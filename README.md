# Pin Signal Analyzer: a logic analyzer built into an FPGA emulation

When a system-on-chip is emulated with its software compiled natively on a
host PC and its hardware mapped into an FPGA that drives the real target
board, a simulator's waveform viewer is no longer available. The Pin Signal
Analyzer (PSA) restores that view. It is synthesized into the FPGA next to
the user's hardware and works like a bench logic analyzer:

- it samples a chosen set of pins at a programmable rate;
- it writes the samples round-robin into an external SRAM bank;
- it watches the samples for a trigger condition;
- when the trigger fires, it keeps recording for a set time and then stops.

The memory then holds a window of cycle-accurate history around the event.
The host reads the samples back, together with a few header registers, and
turns them into a waveform. A synchronization counter places the hardware
samples on the same time axis as trace records written by the host software.

This repository holds synthesizable SystemVerilog for the PSA and
self-checking testbenches for each part. The PSA structure comes from a
published description of an in-circuit SoC verification environment. That
description gives the PSA's sub-blocks, the memory organisation, the
structure of the trigger logic and the trigger-position behaviour. It leaves
out the register interface, the encodings and most widths. Those are this
design's own choices, and they are pointed out below where they matter.

## Structure

```
                 reg port / irq (to the host, through a transactor)
                          |
                 +--------+---------+
                 |  psa_controller  |  registers, header, readback buffer
                 +--+-----+------+--+
      rate,mode     |     | tpos | trigger configuration
   pins  +----------+--+  |  +---+-----------------+
  ------>| psa_sampler |--+->| psa_trigger_checker |<-- ext_trigger
         +------+------+  |  +----------+----------+
                | sample  |             | trig_hit
                v         v             v
              +-------------------------------+
              |          psa_sram_if          |
              +---------------+---------------+
                              | addr, we[5:0], wdata[191:0], rdata[191:0]
                   six external 32-bit x 256k SRAM chips
```

`psa_block` is the top level. The SRAM chips are not part of the RTL. Their
bus is brought out as ports: one shared 18-bit address, one write enable per
chip, 192-bit write data and 192-bit read data. The testbenches connect
`tb/sram_model.sv` there.

## Capture: circular memory, operating modes and trigger position

The six 32-bit chips give 192 bits per address. Three operating modes
(`psa_mode_e`) trade the number of signals against depth:

| mode       | signals stored  | samples (default memory) | layout                                          |
|------------|-----------------|--------------------------|-------------------------------------------------|
| `MODE_96`  | `pins[95:0]`    | 512k                     | even samples in chips 0-2, odd samples in chips 3-5 of one address |
| `MODE_192` | `pins[191:0]`   | 256k                     | one sample per address                          |
| `MODE_384` | `pins[383:0]`   | 128k                     | low half at address 2i, high half at 2i+1       |

A capture starts with the START bit. It latches the mode and the trigger
position and writes sample 0 at index 0. Each sample goes to the next index.
After the last index the pointer returns to 0, sets `wrapped` and overwrites
the oldest data. Recording goes on like this until the trigger.
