// psa_pkg: types and constants shared by the Pin Signal Analyzer (PSA).
//
// The PSA records the pins of a hardware design running in an FPGA into
// external SRAM around a trigger event. This package holds the operating
// modes of the acquisition memory, the trigger-position choices, the pattern
// checker match modes, the configuration records of the trigger condition
// checker and the host register map of the controller.
//
// The three operating modes (96, 192 or 384 signals per sample) and the
// building blocks of the trigger checker (six pattern checkers, a timer, a
// sequencer, AND/OR gates, on/off/inv stages, external and force trigger)
// follow the published PSA. Encodings, field layouts, the number of
// sequencer steps and the register addresses are this design's own choices.
package psa_pkg;

  // Acquisition memory organisation: how many signals one sample holds.
  // With six 32-bit SRAMs (192 bits per address) a 96-signal sample takes
  // half an address, a 192-signal sample one address, a 384-signal sample
  // two consecutive addresses.
  typedef enum logic [1:0] {
    MODE_192 = 2'd0,
    MODE_96  = 2'd1,
    MODE_384 = 2'd2
  } psa_mode_e;

  // Where the trigger sample ends up in the stored window.
  //   TPOS_START  : the trigger sample and depth-1 samples after it
  //   TPOS_MIDDLE : depth/2 samples after the trigger sample
  //   TPOS_END    : recording stops right after the trigger sample
  typedef enum logic [1:0] {
    TPOS_START  = 2'd0,
    TPOS_MIDDLE = 2'd1,
    TPOS_END    = 2'd2
  } trig_pos_e;

  // Pattern checker: "hit" means every unmasked bit equals the reference.
  //   PM_LEVEL  : match while the sample hits
  //   PM_RISE   : match on the first sample that hits after one that did not
  //   PM_FALL   : match on the first sample that misses after one that hit
  //   PM_CHANGE : match on either of the two above
  typedef enum logic [1:0] {
    PM_LEVEL  = 2'd0,
    PM_RISE   = 2'd1,
    PM_FALL   = 2'd2,
    PM_CHANGE = 2'd3
  } pat_mode_e;

  // The on/off/inv stage after each first-level gate.
  typedef enum logic [1:0] {
    TERM_OFF = 2'd0,
    TERM_ON  = 2'd1,
    TERM_INV = 2'd2
  } term_ctl_e;

  localparam int unsigned SEQ_STEPS = 4;   // steps in the sequencer reference
  localparam int unsigned TIMER_W   = 32;  // timer counter and reference width
  localparam int unsigned STAMP_W   = 64;  // synchronization counter width

  // Trigger combination. Gate g (0..2) joins pattern matches 2g and 2g+1,
  // gate 3 joins the timer match and the sequencer match. in_en bits:
  // 0..5 pattern matches, 6 timer match, 7 sequencer match.
  typedef struct packed {
    logic            final_and;  // 1: last gate is AND, 0: OR
    term_ctl_e [3:0] term;       // on/off/inv for each first-level gate
    logic [7:0]      in_en;      // which inputs take part
    logic [3:0]      pair_and;   // 1: first-level gate is AND, 0: OR
  } trig_comb_t;

  typedef struct packed {
    logic [2:0]         start_sel;  // pattern match that starts the timer
    logic [TIMER_W-1:0] ref_cnt;    // samples to elapse after the start
  } timer_cfg_t;

  typedef struct packed {
    logic [SEQ_STEPS-1:0][2:0] sel;  // pattern match expected at each step
    logic [2:0]                len;  // number of steps used, 1..SEQ_STEPS
  } seq_cfg_t;

  // Host register map (word addresses).
  localparam logic [11:0] REG_CTRL      = 12'h000;  // W: 0 start, 1 force, 2 stop, 3 irq clear
  localparam logic [11:0] REG_CONFIG    = 12'h001;  // RW: [1:0] mode, [3:2] trig pos, [4] ext en, [5] irq en
  localparam logic [11:0] REG_RATE      = 12'h002;  // RW: one sample every RATE+1 clocks
  localparam logic [11:0] REG_STATUS    = 12'h003;  // R: capturing, triggered, done, wrapped, irq, rd busy
  localparam logic [11:0] REG_LAST_IDX  = 12'h004;  // R: last written sample index
  localparam logic [11:0] REG_TRIG_IDX  = 12'h005;  // R: index of the trigger sample
  localparam logic [11:0] REG_SYNC_LO   = 12'h006;  // R: sync counter, low word (latches high word)
  localparam logic [11:0] REG_SYNC_HI   = 12'h007;  // R: sync counter, high word latched by SYNC_LO
  localparam logic [11:0] REG_TSTAMP_LO = 12'h008;  // R: sync counter of the trigger sample
  localparam logic [11:0] REG_TSTAMP_HI = 12'h009;
  localparam logic [11:0] REG_COMB      = 12'h00A;  // RW: trig_comb_t
  localparam logic [11:0] REG_TIMER_SEL = 12'h00B;  // RW: timer start pattern
  localparam logic [11:0] REG_TIMER_REF = 12'h00C;  // RW: timer reference count
  localparam logic [11:0] REG_SEQ       = 12'h00D;  // RW: seq_cfg_t
  localparam logic [11:0] REG_RD_IDX    = 12'h00E;  // W: read sample back; R: its index
  localparam logic [11:0] REG_RD_DATA   = 12'h010;  // R: 0x010.. readback words
  localparam logic [11:0] REG_PAT_BASE  = 12'h100;  // pattern p: base + 0x40*p
  localparam logic [5:0]  PAT_VALUE_OFS = 6'h00;    //   + k : reference value word k
  localparam logic [5:0]  PAT_MASK_OFS  = 6'h10;    //   + k : mask word k (1 = compare)
  localparam logic [5:0]  PAT_MODE_OFS  = 6'h20;    //   pat_mode_e

endpackage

**EXERCISE DIRECTIONS**
Exactly the lines from the one containing "localparam logic [11:0] REG_TSTAMP_HI" to the final line of the entries must be restated, and no others.

**ANSWER FOR THIS EXERCISE**
  localparam logic [11:0] REG_TSTAMP_HI = 12'h009;
  localparam logic [11:0] REG_COMB      = 12'h00A;  // RW: trig_comb_t
  localparam logic [11:0] REG_TIMER_SEL = 12'h00B;  // RW: timer start pattern
  localparam logic [11:0] REG_TIMER_REF = 12'h00C;  // RW: timer reference count
  localparam logic [11:0] REG_SEQ       = 12'h00D;  // RW: seq_cfg_t
  localparam logic [11:0] REG_RD_IDX    = 12'h00E;  // W: read sample back; R: its index
  localparam logic [11:0] REG_RD_DATA   = 12'h010;  // R: 0x010.. readback words
  localparam logic [11:0] REG_PAT_BASE  = 12'h100;  // pattern p: base + 0x40*p
  localparam logic [5:0]  PAT_VALUE_OFS = 6'h00;    //   + k : reference value word k
  localparam logic [5:0]  PAT_MASK_OFS  = 6'h10;    //   + k : mask word k (1 = compare)
  localparam logic [5:0]  PAT_MODE_OFS  = 6'h20;    //   pat_mode_e

endpackage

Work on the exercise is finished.